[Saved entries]
********************

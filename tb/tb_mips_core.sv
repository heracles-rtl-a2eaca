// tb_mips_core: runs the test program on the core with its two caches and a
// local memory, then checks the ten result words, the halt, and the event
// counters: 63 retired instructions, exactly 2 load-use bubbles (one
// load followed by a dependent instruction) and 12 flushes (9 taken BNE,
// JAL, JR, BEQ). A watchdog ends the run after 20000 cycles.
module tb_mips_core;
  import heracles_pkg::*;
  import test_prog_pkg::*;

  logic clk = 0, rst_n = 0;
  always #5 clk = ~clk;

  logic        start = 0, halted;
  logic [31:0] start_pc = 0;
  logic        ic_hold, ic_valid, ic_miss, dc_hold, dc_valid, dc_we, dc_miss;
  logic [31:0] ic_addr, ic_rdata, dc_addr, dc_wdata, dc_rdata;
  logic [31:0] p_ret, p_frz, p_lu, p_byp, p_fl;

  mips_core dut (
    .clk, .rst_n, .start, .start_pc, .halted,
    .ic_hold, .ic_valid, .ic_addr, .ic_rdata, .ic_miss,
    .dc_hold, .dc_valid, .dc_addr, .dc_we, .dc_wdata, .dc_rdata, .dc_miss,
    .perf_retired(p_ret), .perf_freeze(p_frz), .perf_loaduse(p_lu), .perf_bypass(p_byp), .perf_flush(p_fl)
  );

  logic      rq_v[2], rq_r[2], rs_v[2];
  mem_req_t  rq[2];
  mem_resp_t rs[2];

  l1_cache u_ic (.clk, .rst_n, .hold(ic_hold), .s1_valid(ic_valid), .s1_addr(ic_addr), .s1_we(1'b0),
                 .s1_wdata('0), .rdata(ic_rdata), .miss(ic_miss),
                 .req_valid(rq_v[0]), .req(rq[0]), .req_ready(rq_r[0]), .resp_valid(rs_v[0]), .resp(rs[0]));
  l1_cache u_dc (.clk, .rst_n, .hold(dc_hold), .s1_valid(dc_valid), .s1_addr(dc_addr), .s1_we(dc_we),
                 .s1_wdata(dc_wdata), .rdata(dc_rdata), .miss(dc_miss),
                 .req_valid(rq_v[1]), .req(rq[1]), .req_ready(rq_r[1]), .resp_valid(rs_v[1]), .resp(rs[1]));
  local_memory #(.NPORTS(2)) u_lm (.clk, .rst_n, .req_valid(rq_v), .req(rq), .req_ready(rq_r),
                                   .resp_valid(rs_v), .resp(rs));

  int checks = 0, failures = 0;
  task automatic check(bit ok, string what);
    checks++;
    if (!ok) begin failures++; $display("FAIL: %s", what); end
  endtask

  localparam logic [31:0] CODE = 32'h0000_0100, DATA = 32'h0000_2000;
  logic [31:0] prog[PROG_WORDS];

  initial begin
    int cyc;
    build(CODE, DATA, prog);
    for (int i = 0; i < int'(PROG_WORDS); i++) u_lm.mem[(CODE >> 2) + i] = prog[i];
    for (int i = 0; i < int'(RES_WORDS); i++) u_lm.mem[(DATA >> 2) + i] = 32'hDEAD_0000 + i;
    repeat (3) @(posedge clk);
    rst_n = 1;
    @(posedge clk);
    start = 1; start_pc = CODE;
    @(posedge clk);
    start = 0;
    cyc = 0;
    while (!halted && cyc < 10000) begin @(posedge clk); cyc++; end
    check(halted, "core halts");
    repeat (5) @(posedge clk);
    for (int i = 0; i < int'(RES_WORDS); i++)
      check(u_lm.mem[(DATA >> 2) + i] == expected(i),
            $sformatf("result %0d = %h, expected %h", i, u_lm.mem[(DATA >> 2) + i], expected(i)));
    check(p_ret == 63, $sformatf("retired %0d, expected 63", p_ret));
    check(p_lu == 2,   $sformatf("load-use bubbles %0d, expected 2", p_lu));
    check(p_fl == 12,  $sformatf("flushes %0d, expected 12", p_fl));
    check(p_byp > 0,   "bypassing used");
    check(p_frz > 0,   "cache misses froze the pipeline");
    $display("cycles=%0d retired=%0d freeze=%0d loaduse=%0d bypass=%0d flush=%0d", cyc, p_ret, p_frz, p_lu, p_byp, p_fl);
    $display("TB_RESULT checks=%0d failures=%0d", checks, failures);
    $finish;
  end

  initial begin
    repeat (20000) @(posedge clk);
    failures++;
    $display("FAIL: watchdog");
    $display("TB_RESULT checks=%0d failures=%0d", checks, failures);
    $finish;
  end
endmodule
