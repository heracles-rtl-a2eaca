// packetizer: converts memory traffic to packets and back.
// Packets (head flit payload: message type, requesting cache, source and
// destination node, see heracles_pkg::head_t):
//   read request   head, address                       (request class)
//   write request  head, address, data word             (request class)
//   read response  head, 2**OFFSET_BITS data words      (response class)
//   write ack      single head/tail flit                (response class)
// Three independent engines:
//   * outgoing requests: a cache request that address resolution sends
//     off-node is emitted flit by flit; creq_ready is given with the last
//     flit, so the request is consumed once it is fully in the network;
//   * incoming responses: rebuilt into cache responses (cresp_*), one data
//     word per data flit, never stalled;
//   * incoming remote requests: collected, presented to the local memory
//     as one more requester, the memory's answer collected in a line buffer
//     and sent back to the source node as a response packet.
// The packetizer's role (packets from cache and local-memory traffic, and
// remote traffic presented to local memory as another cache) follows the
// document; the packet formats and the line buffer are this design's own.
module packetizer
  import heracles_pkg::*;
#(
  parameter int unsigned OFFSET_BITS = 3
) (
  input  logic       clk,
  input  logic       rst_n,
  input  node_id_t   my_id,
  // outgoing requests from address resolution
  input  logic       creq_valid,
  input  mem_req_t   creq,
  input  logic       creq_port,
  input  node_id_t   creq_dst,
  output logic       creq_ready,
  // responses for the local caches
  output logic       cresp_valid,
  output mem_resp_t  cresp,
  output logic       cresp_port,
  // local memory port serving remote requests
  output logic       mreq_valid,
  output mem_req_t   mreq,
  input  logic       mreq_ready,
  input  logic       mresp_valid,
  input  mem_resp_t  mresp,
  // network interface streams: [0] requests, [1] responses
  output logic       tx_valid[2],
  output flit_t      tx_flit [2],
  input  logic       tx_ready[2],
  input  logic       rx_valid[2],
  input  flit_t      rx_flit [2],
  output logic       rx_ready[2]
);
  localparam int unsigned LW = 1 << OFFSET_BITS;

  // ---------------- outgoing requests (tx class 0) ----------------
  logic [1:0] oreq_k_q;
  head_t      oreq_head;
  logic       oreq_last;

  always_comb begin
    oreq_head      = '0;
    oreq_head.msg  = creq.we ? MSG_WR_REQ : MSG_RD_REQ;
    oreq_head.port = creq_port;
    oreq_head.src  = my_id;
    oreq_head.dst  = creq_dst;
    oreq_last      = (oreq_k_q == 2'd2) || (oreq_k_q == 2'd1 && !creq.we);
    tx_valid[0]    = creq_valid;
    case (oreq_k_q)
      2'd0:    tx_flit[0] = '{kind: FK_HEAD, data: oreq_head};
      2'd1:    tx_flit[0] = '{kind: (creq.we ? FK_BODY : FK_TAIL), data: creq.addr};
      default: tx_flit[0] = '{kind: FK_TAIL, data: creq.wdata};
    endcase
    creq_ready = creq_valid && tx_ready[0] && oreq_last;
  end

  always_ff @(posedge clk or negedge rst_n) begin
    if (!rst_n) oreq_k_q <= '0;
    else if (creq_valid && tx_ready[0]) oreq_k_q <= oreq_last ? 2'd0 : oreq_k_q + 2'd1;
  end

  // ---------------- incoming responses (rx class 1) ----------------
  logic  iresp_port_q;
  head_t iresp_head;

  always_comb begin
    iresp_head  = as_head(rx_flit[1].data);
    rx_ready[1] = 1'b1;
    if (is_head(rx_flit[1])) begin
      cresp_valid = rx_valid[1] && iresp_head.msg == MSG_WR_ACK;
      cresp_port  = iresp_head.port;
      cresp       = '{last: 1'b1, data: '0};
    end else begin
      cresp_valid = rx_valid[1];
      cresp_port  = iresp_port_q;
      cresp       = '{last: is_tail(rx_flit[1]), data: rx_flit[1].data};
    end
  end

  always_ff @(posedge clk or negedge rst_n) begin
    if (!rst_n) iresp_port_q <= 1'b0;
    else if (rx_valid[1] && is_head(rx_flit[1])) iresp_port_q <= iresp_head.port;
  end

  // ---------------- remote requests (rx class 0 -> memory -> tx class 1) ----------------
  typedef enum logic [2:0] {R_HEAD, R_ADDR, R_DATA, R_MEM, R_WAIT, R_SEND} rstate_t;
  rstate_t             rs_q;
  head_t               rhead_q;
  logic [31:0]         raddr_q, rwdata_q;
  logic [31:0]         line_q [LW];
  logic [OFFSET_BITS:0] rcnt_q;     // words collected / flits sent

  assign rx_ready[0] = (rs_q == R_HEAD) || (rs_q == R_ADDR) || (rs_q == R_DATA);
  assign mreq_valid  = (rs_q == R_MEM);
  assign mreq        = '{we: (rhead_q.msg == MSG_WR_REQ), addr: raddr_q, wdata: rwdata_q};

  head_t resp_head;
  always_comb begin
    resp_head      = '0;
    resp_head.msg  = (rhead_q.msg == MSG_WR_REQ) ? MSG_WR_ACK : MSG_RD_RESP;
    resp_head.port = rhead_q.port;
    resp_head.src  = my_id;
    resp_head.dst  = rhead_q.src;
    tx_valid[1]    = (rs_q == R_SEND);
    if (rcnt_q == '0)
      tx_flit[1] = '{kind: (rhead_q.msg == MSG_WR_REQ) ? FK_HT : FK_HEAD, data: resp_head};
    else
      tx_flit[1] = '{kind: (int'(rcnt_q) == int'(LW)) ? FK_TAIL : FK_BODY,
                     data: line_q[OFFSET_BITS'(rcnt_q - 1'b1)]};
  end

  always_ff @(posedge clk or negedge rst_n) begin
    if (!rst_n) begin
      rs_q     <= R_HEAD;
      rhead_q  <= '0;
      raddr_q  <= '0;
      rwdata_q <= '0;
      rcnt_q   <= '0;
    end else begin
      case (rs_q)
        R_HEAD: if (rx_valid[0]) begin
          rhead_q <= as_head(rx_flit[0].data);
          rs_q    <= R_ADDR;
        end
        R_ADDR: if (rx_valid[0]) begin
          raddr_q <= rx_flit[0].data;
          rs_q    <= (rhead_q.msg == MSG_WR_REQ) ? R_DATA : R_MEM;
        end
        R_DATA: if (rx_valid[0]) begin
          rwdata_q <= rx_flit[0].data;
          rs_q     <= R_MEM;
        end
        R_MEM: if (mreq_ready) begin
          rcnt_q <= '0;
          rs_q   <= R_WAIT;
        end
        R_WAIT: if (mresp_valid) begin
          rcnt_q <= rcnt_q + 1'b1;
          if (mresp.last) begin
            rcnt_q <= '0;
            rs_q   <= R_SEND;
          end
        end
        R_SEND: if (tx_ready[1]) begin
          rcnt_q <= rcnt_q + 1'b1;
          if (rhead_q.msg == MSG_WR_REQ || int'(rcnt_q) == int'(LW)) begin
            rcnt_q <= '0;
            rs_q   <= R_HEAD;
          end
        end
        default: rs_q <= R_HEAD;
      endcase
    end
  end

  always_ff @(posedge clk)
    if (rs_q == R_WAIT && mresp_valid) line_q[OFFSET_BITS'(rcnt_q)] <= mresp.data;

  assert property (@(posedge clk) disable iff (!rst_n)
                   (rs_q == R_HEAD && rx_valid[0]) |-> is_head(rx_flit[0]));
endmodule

********************

Problem to solve:
Tell how many lines in the entries above include the word "back", and respond with the number alone.

Final answer:
2